According to the revised “match process” timeline outlined by the District on Wednesday, School Advisory Councils consisting of parents and community members will be formed and trained at Cleveland, Creighton, Edmunds, and Jones over the next two weeks.
During late March and April, the SACs will review provider proposals and host forums at which the providers could make their case before making a formal, but non-binding, recommendation on a new manager.
Advocates had worried about a match process that looked like it could be condensed from seven weeks last year to four weeks or less this year. Darden acknowledged this concern in talking about the decision to push the due date for SAC recommendations back to mid-April and the SRC’s final vote to April 19.
“Given the delay in the announcement of the turnaround teams, we wanted to allow for enough time to execute the matching process,” he said.

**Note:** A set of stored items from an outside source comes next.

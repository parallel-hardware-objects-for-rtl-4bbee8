// icap_model: behavioural model of the device configuration port used for
// partial reconfiguration. It is not synthesizable logic of the design: it
// only answers a start pulse with a done pulse RECONF_CYCLES clocks later,
// the time writing a partial bitstream takes (0.2 ms = 20000 cycles at
// 100 MHz in the audio example). It counts the reconfigurations it made.
module icap_model #(
  parameter int RECONF_CYCLES = 20000
) (
  input  logic clk,
  input  logic rst_n,
  input  logic start,
  output logic done,
  output int   n_reconf,
  output logic busy
);
  int cnt;
  always_ff @(posedge clk or negedge rst_n) begin
    if (!rst_n) begin
      cnt      <= 0;
      busy     <= 1'b0;
      done     <= 1'b0;
      n_reconf <= 0;
    end else begin
      done <= 1'b0;
      if (start && !busy) begin
        busy <= 1'b1;
        cnt  <= RECONF_CYCLES - 1;
      end else if (busy) begin
        if (cnt == 0) begin
          busy     <= 1'b0;
          done     <= 1'b1;
          n_reconf <= n_reconf + 1;
        end else begin
          cnt <= cnt - 1;
        end
      end
    end
  end
endmodule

Last month, nonprofit consulting organization Frontline Solutions was given a $195,000 contract to facilitate the work of SACs during the match process for a third consecutive year.
To date, each year of that match process has been marred by controversy. In 2010, the vote of the SAC at West Philadelphia High was disregarded and ultimately overturned by District officials and the School Reform Commission.
And last year, the city’s chief integrity officer blasted former SRC Chairman Robert Archie and State Representative Dwight Evans after backroom dealing on the future of Martin Luther King High was uncovered and reported by the Notebook/NewsWorks.
Despite the past problems, Darden expressed faith in the match process.
“When SACs are given full autonomy to evaluate turnaround teams and participate fully, they make good decisions for schools and communities,” he said.
For the first time, former Superintendent Arlene Ackerman will not preside over what was often described as the “signature initiative” of her tenure. Instead, new District Chief Recovery Officer Thomas Knudsen will retain final say over the proposed matches between the new Renaissance schools and providers. Knudsen will consult with Chief Academic Officer Penny Nixon, according to District spokesperson Fernando Gallard.